#### Input material
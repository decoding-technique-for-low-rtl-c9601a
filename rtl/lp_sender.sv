// Sender: the encoder followed by the serializer.
//
// A data word from the producing core is encoded (lp_encoder picks the L1/L2
// window and the low-transition word) in the cycle it is accepted, and the
// serializer then sends it a_0 first, one bit per cycle, with L1/L2 on the
// two additional lines. Encoding ahead of serializing is this design's
// reading of the published sender, which draws both units without saying
// how they connect.
//
// Interface: in_valid/in_ready/in_data from the core, flit_valid/flit_ready/
// flit to the first switch. Timing: the first bit of a word is on the line
// one cycle after the word is accepted; a word takes W cycles to send.
module lp_sender
  import lp_pkg::*;
(
  input  logic  clk,
  input  logic  rst_n,
  input  logic  in_valid,
  output logic  in_ready,
  input  word_t in_data,
  output logic  flit_valid,
  input  logic  flit_ready,
  output flit_t flit
);

  word_t enc;
  logic  l1, l2;

  lp_encoder u_enc (
    .data (in_data),
    .enc  (enc),
    .l1   (l1),
    .l2   (l2)
  );

  lp_serializer u_ser (
    .clk        (clk),
    .rst_n      (rst_n),
    .word_valid (in_valid),
    .word_ready (in_ready),
    .word       (enc),
    .word_l     (mode_t'({l1, l2})),
    .flit_valid (flit_valid),
    .flit_ready (flit_ready),
    .flit       (flit)
  );

endmodule
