// Testbench of lp_sender: random words (and the code table's data words)
// are sent with random gaps and line stalls. The bits on the line are
// gathered into words; each must equal the reference encoding of the word
// sent, with the reference L1/L2, and decode back to it.
module tb_lp_sender;
  import lp_pkg::*;
  import lp_ref_pkg::*;

  logic  clk = 0, rst_n = 0;
  logic  in_valid = 0, in_ready;
  word_t in_data = '0;
  logic  flit_valid, flit_ready = 0;
  flit_t flit;
  int    checks = 0, failures = 0;

  lp_sender dut (.*);

  always #5 clk = ~clk;

  word_t sent [$];
  word_t table_words [4] = '{8'b10101010, 8'b01010001, 8'b10001010, 8'b11111111};
  int    n_drv = 0, n_out = 0, bitpos = 0;
  word_t got;
  logic [1:0] got_l;

  always @(posedge clk) begin
    if (rst_n) begin
      if (in_valid && in_ready) begin
        sent.push_back(in_data);
      end
      if (!in_valid || in_ready) begin
        bit v;
        v = $urandom_range(0, 3) != 0;
        in_valid <= v;
        in_data  <= (n_drv < 4) ? table_words[n_drv] : word_t'($urandom);
        if (v) n_drv++;
      end
      flit_ready <= $urandom_range(0, 3) != 0;
      if (flit_valid && flit_ready) begin
        got[bitpos] = flit.d;
        got_l = {flit.l1, flit.l2};
        bitpos++;
        if (bitpos == W) begin
          word_t      d, e;
          logic [1:0] l;
          bitpos = 0;
          d = sent.pop_front();
          ref_encode(d, e, l);
          checks++;
          if (got !== e || got_l !== l || ref_decode(got, got_l) !== d) begin
            failures++;
            $display("FAIL data %b: line %b/%b, want %b/%b", d, got, got_l, e, l);
          end
          n_out++;
        end
      end
    end
  end

  initial begin
    repeat (50000) @(posedge clk);
    failures++;
    $display("watchdog expired");
    $display("TB_RESULT checks=%0d failures=%0d", checks, failures);
    $finish;
  end

  initial begin
    repeat (3) @(posedge clk);
    rst_n <= 1;
    wait (n_out == 1000);
    $display("TB_RESULT checks=%0d failures=%0d", checks, failures);
    $finish;
  end
endmodule
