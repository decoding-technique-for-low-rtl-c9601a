// Low-transition serial link between two cores.
//
// Sender (encoder + serializer) -> switch A -> switch B -> receiver
// (deserializer + decoder). Each W-bit word crosses on one serial data line
// with two additional lines, L1 and L2, that tell the receiver which window
// of the word the encoder rearranged to cut the number of 0/1 transitions on
// the serial line. The chain follows the published architecture; the cores
// at both ends are not part of the design and their side is brought out as
// valid/ready ports. line_* show the hop between the two switches, where the
// serial and additional lines run.
//
// Timing: with nothing stalled a word needs W cycles on the line, so the
// link carries one word per W cycles. Through an idle link a decoded word is
// on the output W + 3 cycles after the clock edge that accepted it: its first
// bit reaches switch A one cycle later, switch B and the deserializer one
// cycle each after that, the other W - 1 bits follow one per cycle, and the
// word is shown the cycle after its last bit. Reset: rst_n, active low,
// synchronous.
module lp_link_top
  import lp_pkg::*;
#(
  parameter int unsigned DEPTH = 5
) (
  input  logic  clk,
  input  logic  rst_n,
  input  logic  in_valid,
  output logic  in_ready,
  input  word_t in_data,
  output logic  out_valid,
  input  logic  out_ready,
  output word_t out_data,
  output mode_t out_l,
  output logic  line_data,
  output logic  line_valid,
  output mode_t line_l
);

  logic  s_valid, s_ready, a_valid, a_ready, b_valid, b_ready;
  flit_t s_flit, a_flit, b_flit;

  lp_sender u_sender (
    .clk, .rst_n,
    .in_valid, .in_ready, .in_data,
    .flit_valid (s_valid),
    .flit_ready (s_ready),
    .flit       (s_flit)
  );

  lp_switch #(.DEPTH(DEPTH)) u_switch_a (
    .clk, .rst_n,
    .in_valid  (s_valid),
    .in_ready  (s_ready),
    .in_flit   (s_flit),
    .out_valid (a_valid),
    .out_ready (a_ready),
    .out_flit  (a_flit)
  );

  lp_switch #(.DEPTH(DEPTH)) u_switch_b (
    .clk, .rst_n,
    .in_valid  (a_valid),
    .in_ready  (a_ready),
    .in_flit   (a_flit),
    .out_valid (b_valid),
    .out_ready (b_ready),
    .out_flit  (b_flit)
  );

  lp_receiver u_receiver (
    .clk, .rst_n,
    .flit_valid (b_valid),
    .flit_ready (b_ready),
    .flit       (b_flit),
    .out_valid, .out_ready, .out_data, .out_l
  );

  assign line_data  = a_flit.d;
  assign line_valid = a_valid && a_ready;
  assign line_l     = mode_t'({a_flit.l1, a_flit.l2});

endmodule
########
**Task objective:**
Once you reach the line with "back to it." in the data above, copy it and every line after it exactly, up to and including the line with "in_valid <= v;".

**Written reply:**
// sent, with the reference L1/L2, and decode back to it.
module tb_lp_sender;
  import lp_pkg::*;
  import lp_ref_pkg::*;

  logic  clk = 0, rst_n = 0;
  logic  in_valid = 0, in_ready;
  word_t in_data = '0;
  logic  flit_valid, flit_ready = 0;
  flit_t flit;
  int    checks = 0, failures = 0;

  lp_sender dut (.*);

  always #5 clk = ~clk;

  word_t sent [$];
  word_t table_words [4] = '{8'b10101010, 8'b01010001, 8'b10001010, 8'b11111111};
  int    n_drv = 0, n_out = 0, bitpos = 0;
  word_t got;
  logic [1:0] got_l;

  always @(posedge clk) begin
    if (rst_n) begin
      if (in_valid && in_ready) begin
        sent.push_back(in_data);
      end
      if (!in_valid || in_ready) begin
        bit v;
        v = $urandom_range(0, 3) != 0;
        in_valid <= v;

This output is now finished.